- **ABOUT THIS EXERCISE**: Write out again, exactly, the lines below starting at the one with "x = new[(nblk + 1) * len];" and ending at the one with "dr = absr(real'(y[b*len".

- **RECORDS FOR THIS TASK**:
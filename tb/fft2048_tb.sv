// fft2048_tb: end-to-end test of the 2048-point R2SDF FFT/IFFT at its
// default size (no parameter overrides).
//
// For a list of configurations (direction x length, 128..2048 points) the
// testbench pulses cfg_load, streams several blocks of random complex data
// (amplitude below half scale) followed by one block of zeros that pushes the
// last block out, and compares every output with a double-precision DFT
// computed here: X[k] = (1/len) * sum_n x[n] * exp(-+j*2*pi*n*k/len). Each
// output part must be within TOL LSB of the reference, and out_index must
// be the bit-reversed output count. Some configurations insert random input
// gaps (stalls). Two configurations use near full-scale tones (amplitude
// 30000, one random bin per block) instead of random data. Per configuration the latency from the first input to the
// first output, with data streamed every clock, must be len + 11 clocks, and
// there must be no output during the start-up.
//
// Mechanism counters (each must be non-zero): forward blocks, inverse blocks,
// blocks of every length 128..2048 (the shorter ones bypass stages),
// configuration switches, stalled input cycles, full-scale tone blocks.
module fft2048_tb;
  import fft_pkg::*;

  localparam int  NL  = 11;
  localparam real PI  = 3.14159265358979323846;
  localparam real TOL = 5.0;

  logic       clk = 0, rst_n = 0, cfg_load = 0, cfg_inverse = 0, in_valid = 0;
  logic [3:0] cfg_len_log2 = 4'd11;
  cplx_t      in_data = '0, out_data;
  logic       out_valid, inverse;
  logic [NL-1:0] out_index;
  logic [3:0] len_log2;

  int checks = 0, failures = 0;
  int n_fwd = 0, n_inv = 0, n_switch = 0, n_stall = 0, n_tone = 0;
  int n_len [NL+1];
  real max_err = 0.0;

  always #5 clk = ~clk;

  fft2048 dut (.clk, .rst_n, .cfg_load, .cfg_inverse, .cfg_len_log2, .in_valid, .in_data,
               .out_valid, .out_data, .out_index, .len_log2, .inverse);

  // stimulus and captured outputs of one configuration
  cplx_t x   [];
  cplx_t y   [];
  int    yi  [];
  int    n_out;
  longint cyc = 0, t_first_in, t_first_out;

  always @(posedge clk) cyc <= cyc + 1;

  always @(posedge clk) if (rst_n && out_valid) begin
    if (n_out == 0) t_first_out = cyc;
    if (n_out < y.size()) begin
      y[n_out]  = out_data;
      yi[n_out] = int'(out_index);
    end
    n_out++;
  end

  function automatic int bitrev(int v, int bits);
    int r = 0;
    for (int b = 0; b < bits; b++) if (v[b]) r |= 1 << (bits - 1 - b);
    return r;
  endfunction

  function automatic real absr(real v);
    return (v < 0.0) ? -v : v;
  endfunction

  task automatic run_config(bit inv, int lg, int nblk, bit gaps, bit tone = 0);
    int len = 1 << lg;
    real c [], s [];
    // switch configuration
    @(negedge clk);
    cfg_load = 1; cfg_inverse = inv; cfg_len_log2 = 4'(lg);
    @(negedge clk);
    cfg_load = 0;
    n_switch++;
    checks++;
    if (len_log2 != 4'(lg) || inverse != inv) begin
      failures++;
      $display("FAIL configuration not taken: len_log2 %0d inverse %b", len_log2, inverse);
    end
    x = new[(nblk + 1) * len];
    y = new[nblk * len];
    yi = new[nblk * len];
    n_out = 0;
    if (tone) begin
      // near full-scale complex exponential, a new bin per block
      for (int b = 0; b < nblk; b++) begin
        int k0 = $urandom_range(0, len - 1);
        for (int n = 0; n < len; n++) begin
          real ph = 2.0 * PI * real'((n * k0) % len) / real'(len);
          x[b*len + n].re = sample_t'($rtoi(30000.0 * $cos(ph)));
          x[b*len + n].im = sample_t'($rtoi(30000.0 * $sin(ph)));
        end
        n_tone++;
      end
    end else begin
      for (int i = 0; i < nblk * len; i++) begin
        x[i].re = sample_t'($urandom_range(0, 32766) - 16383);
        x[i].im = sample_t'($urandom_range(0, 32766) - 16383);
      end
    end
    for (int i = nblk * len; i < (nblk + 1) * len; i++) x[i] = '0;
    // stream
    for (int i = 0; i < x.size(); i++) begin
      if (gaps && i > 0) begin
        while ($urandom_range(0, 3) == 0) begin
          in_valid = 0;
          n_stall++;
          @(negedge clk);
        end
      end
      in_valid = 1;
      in_data  = x[i];
      if (i == 0) t_first_in = cyc;
      @(negedge clk);
    end
    in_valid = 0;
    repeat (20) @(negedge clk);
    // latency and start-up (only meaningful without gaps)
    if (!gaps) begin
      checks++;
      if (t_first_out - t_first_in != longint'(len) + 64'd11) begin
        failures++;
        $display("FAIL len %0d latency %0d, expected %0d", len, t_first_out - t_first_in, len + 11);
      end
    end
    checks++;
    if (n_out != nblk * len + 1) begin
      failures++;
      $display("FAIL len %0d: %0d outputs, expected %0d", len, n_out, nblk * len + 1);
    end
    // reference
    c = new[len];
    s = new[len];
    for (int i = 0; i < len; i++) begin
      c[i] = $cos(2.0 * PI * i / len);
      s[i] = (inv ? 1.0 : -1.0) * $sin(2.0 * PI * i / len);
    end
    for (int b = 0; b < nblk; b++) begin
      for (int m = 0; m < len; m++) begin
        int k = bitrev(m, lg);
        real er = 0.0, ei = 0.0, dr, di;
        for (int n = 0; n < len; n++) begin
          int p = (n * k) % len;
          real xr = real'(x[b*len + n].re), xi = real'(x[b*len + n].im);
          er += xr * c[p] - xi * s[p];
          ei += xr * s[p] + xi * c[p];
        end
        er /= len;
        ei /= len;
        dr = absr(real'(y[b*len + m].re) - er);
        di = absr(real'(y[b*len + m].im) - ei);
        if (dr > max_err) max_err = dr;
        if (di > max_err) max_err = di;
        checks++;
        if (dr > TOL || di > TOL || yi[b*len + m] != k) begin
          failures++;
          if (failures < 20)
            $display("FAIL %s len %0d block %0d out %0d (bin %0d, index %0d): got (%0d,%0d) exp (%.1f,%.1f)",
                     inv ? "IFFT" : "FFT", len, b, m, k, yi[b*len + m], y[b*len + m].re, y[b*len + m].im, er, ei);
        end
      end
      if (inv) n_inv++; else n_fwd++;
      n_len[lg]++;
    end
  endtask

  initial begin
    for (int i = 0; i <= NL; i++) n_len[i] = 0;
    repeat (3) @(negedge clk);
    rst_n = 1;
    repeat (2) @(negedge clk);
    run_config(0, 11, 2, 0);
    run_config(1, 11, 1, 1);
    run_config(0, 7, 3, 0);
    run_config(1, 7, 2, 1);
    run_config(0, 8, 2, 1);
    run_config(1, 9, 2, 0);
    run_config(0, 10, 2, 0);
    run_config(1, 10, 1, 1);
    run_config(0, 11, 1, 1);
    run_config(0, 11, 2, 0, 1);
    run_config(1, 9, 2, 1, 1);
    // mechanism coverage
    checks += 5;
    if (n_tone == 0)   begin failures++; $display("FAIL no full-scale tone block"); end
    if (n_fwd == 0)    begin failures++; $display("FAIL no forward block"); end
    if (n_inv == 0)    begin failures++; $display("FAIL no inverse block"); end
    if (n_switch < 2)  begin failures++; $display("FAIL no configuration switch"); end
    if (n_stall == 0)  begin failures++; $display("FAIL no stalled input cycle"); end
    for (int lg = 7; lg <= NL; lg++) begin
      checks++;
      if (n_len[lg] == 0) begin failures++; $display("FAIL no block of length %0d", 1 << lg); end
    end
    $display("tone blocks %0d, fwd blocks %0d, inv blocks %0d, switches %0d, stall cycles %0d, blocks per length 128..2048: %0d %0d %0d %0d %0d, max error %.2f LSB",
             n_tone, n_fwd, n_inv, n_switch, n_stall, n_len[7], n_len[8], n_len[9], n_len[10], n_len[11], max_err);
    $display("TB_RESULT checks=%0d failures=%0d", checks, failures);
    $finish;
  end

  initial begin
    repeat (200000) @(posedge clk);
    failures++;
    $display("watchdog expired");
    $display("TB_RESULT checks=%0d failures=%0d", checks, failures);
    $finish;
  end
endmodule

- **ANSWER SECTION**:
    x = new[(nblk + 1) * len];
    y = new[nblk * len];
    yi = new[nblk * len];
    n_out = 0;
    if (tone) begin
      // near full-scale complex exponential, a new bin per block
      for (int b = 0; b < nblk; b++) begin
        int k0 = $urandom_range(0, len - 1);
        for (int n = 0; n < len; n++) begin
          real ph = 2.0 * PI * real'((n * k0) % len) / real'(len);
          x[b*len + n].re = sample_t'($rtoi(30000.0 * $cos(ph)));
          x[b*len + n].im = sample_t'($rtoi(30000.0 * $sin(ph)));
        end
        n_tone++;
      end
    end else begin
      for (int i = 0; i < nblk * len; i++) begin
        x[i].re = sample_t'($urandom_range(0, 32766) - 16383);
        x[i].im = sample_t'($urandom_range(0, 32766) - 16383);
      end
    end
    for (int i = nblk * len; i < (nblk + 1) * len; i++) x[i] = '0;
    // stream
    for (int i = 0; i < x.size(); i++) begin
      if (gaps && i > 0) begin
        while ($urandom_range(0, 3) == 0) begin
          in_valid = 0;
          n_stall++;
          @(negedge clk);
        end
      end
      in_valid = 1;
      in_data  = x[i];
      if (i == 0) t_first_in = cyc;
      @(negedge clk);
    end
    in_valid = 0;
    repeat (20) @(negedge clk);
    // latency and start-up (only meaningful without gaps)
    if (!gaps) begin
      checks++;
      if (t_first_out - t_first_in != longint'(len) + 64'd11) begin
        failures++;
        $display("FAIL len %0d latency %0d, expected %0d", len, t_first_out - t_first_in, len + 11);
      end
    end
    checks++;
    if (n_out != nblk * len + 1) begin
      failures++;
      $display("FAIL len %0d: %0d outputs, expected %0d", len, n_out, nblk * len + 1);
    end
    // reference
    c = new[len];
    s = new[len];
    for (int i = 0; i < len; i++) begin
      c[i] = $cos(2.0 * PI * i / len);
      s[i] = (inv ? 1.0 : -1.0) * $sin(2.0 * PI * i / len);
    end
    for (int b = 0; b < nblk; b++) begin
      for (int m = 0; m < len; m++) begin
        int k = bitrev(m, lg);
        real er = 0.0, ei = 0.0, dr, di;
        for (int n = 0; n < len; n++) begin
          int p = (n * k) % len;
          real xr = real'(x[b*len + n].re), xi = real'(x[b*len + n].im);
          er += xr * c[p] - xi * s[p];
          ei += xr * s[p] + xi * c[p];
        end
        er /= len;
        ei /= len;
        dr = absr(real'(y[b*len + m].re) - er);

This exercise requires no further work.